Taking the line that contains "module mult_precompute" as the starting point, give again exactly every line up to and including the last line of the records below.

++++ Source records

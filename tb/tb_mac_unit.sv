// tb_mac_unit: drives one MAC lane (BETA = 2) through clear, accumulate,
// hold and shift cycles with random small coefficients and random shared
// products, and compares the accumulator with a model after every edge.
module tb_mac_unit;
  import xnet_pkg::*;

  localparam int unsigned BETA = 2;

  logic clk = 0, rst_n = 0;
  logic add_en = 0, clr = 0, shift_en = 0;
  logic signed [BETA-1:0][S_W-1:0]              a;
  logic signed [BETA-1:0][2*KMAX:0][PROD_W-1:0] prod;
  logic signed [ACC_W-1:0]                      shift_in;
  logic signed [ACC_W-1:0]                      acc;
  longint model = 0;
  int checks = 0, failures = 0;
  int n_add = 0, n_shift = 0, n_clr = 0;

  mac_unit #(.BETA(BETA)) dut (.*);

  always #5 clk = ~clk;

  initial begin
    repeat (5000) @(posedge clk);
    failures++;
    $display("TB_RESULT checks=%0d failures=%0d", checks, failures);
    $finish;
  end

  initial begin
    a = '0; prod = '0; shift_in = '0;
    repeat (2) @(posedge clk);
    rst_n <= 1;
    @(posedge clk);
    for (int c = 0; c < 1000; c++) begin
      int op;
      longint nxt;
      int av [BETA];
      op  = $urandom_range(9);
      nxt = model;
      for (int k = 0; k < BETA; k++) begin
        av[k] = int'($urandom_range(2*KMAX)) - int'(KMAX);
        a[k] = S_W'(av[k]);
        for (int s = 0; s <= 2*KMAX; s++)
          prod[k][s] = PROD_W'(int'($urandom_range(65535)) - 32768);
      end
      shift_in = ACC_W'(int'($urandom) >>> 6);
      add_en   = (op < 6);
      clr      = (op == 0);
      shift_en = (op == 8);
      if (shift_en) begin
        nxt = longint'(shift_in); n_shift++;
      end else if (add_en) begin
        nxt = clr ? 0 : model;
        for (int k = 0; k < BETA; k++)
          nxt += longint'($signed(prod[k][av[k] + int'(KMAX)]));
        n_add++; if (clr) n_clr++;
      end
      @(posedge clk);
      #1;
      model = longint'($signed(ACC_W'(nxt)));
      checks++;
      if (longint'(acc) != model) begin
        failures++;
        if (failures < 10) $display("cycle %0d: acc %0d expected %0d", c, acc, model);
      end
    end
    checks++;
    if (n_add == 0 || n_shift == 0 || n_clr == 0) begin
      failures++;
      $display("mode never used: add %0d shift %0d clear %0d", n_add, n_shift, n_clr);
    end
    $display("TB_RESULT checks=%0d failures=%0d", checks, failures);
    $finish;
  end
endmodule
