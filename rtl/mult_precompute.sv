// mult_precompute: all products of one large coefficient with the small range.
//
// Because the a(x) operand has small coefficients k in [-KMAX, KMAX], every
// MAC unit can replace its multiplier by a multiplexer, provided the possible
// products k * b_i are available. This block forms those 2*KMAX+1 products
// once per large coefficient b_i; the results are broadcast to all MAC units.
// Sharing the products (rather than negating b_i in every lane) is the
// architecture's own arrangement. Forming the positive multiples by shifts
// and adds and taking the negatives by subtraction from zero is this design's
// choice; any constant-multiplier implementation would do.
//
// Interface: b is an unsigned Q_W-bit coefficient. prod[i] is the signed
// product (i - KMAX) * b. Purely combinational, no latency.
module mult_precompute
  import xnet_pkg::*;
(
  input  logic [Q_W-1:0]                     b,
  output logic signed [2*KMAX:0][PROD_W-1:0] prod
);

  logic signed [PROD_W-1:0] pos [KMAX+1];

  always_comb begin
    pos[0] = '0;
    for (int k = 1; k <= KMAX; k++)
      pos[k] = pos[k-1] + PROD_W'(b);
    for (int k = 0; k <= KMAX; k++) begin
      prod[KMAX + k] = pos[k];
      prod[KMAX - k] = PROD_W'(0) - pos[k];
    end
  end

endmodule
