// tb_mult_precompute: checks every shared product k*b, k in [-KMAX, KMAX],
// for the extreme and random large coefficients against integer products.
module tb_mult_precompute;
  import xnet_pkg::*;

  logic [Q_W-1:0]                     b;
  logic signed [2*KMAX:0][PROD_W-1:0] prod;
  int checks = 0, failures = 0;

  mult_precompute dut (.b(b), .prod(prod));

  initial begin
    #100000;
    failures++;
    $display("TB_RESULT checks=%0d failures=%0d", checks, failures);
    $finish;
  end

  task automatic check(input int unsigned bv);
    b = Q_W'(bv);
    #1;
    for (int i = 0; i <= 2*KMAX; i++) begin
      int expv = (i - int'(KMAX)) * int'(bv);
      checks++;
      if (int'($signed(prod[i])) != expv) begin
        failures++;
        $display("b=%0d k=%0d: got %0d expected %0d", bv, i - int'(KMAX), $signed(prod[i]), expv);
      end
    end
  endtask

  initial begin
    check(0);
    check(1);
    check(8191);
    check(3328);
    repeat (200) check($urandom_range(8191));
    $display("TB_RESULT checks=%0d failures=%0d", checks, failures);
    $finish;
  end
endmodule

++++++++

● Response area
module mult_precompute
  import xnet_pkg::*;
(
  input  logic [Q_W-1:0]                     b,
  output logic signed [2*KMAX:0][PROD_W-1:0] prod
);

  logic signed [PROD_W-1:0] pos [KMAX+1];

  always_comb begin
    pos[0] = '0;
    for (int k = 1; k <= KMAX; k++)
      pos[k] = pos[k-1] + PROD_W'(b);
    for (int k = 0; k <= KMAX; k++) begin
      prod[KMAX + k] = pos[k];
      prod[KMAX - k] = PROD_W'(0) - pos[k];
    end
  end

endmodule
// tb_mult_precompute: checks every shared product k*b, k in [-KMAX, KMAX],
// for the extreme and random large coefficients against integer products.
module tb_mult_precompute;
  import xnet_pkg::*;

  logic [Q_W-1:0]                     b;
  logic signed [2*KMAX:0][PROD_W-1:0] prod;
  int checks = 0, failures = 0;

  mult_precompute dut (.b(b), .prod(prod));

  initial begin
    #100000;
    failures++;
    $display("TB_RESULT checks=%0d failures=%0d", checks, failures);
    $finish;
  end

  task automatic check(input int unsigned bv);
    b = Q_W'(bv);
    #1;
    for (int i = 0; i <= 2*KMAX; i++) begin
      int expv = (i - int'(KMAX)) * int'(bv);
      checks++;
      if (int'($signed(prod[i])) != expv) begin
        failures++;
        $display("b=%0d k=%0d: got %0d expected %0d", bv, i - int'(KMAX), $signed(prod[i]), expv);
      end
    end
  endtask

  initial begin
    check(0);
    check(1);
    check(8191);
    check(3328);
    repeat (200) check($urandom_range(8191));
    $display("TB_RESULT checks=%0d failures=%0d", checks, failures);
    $finish;
  end
endmodule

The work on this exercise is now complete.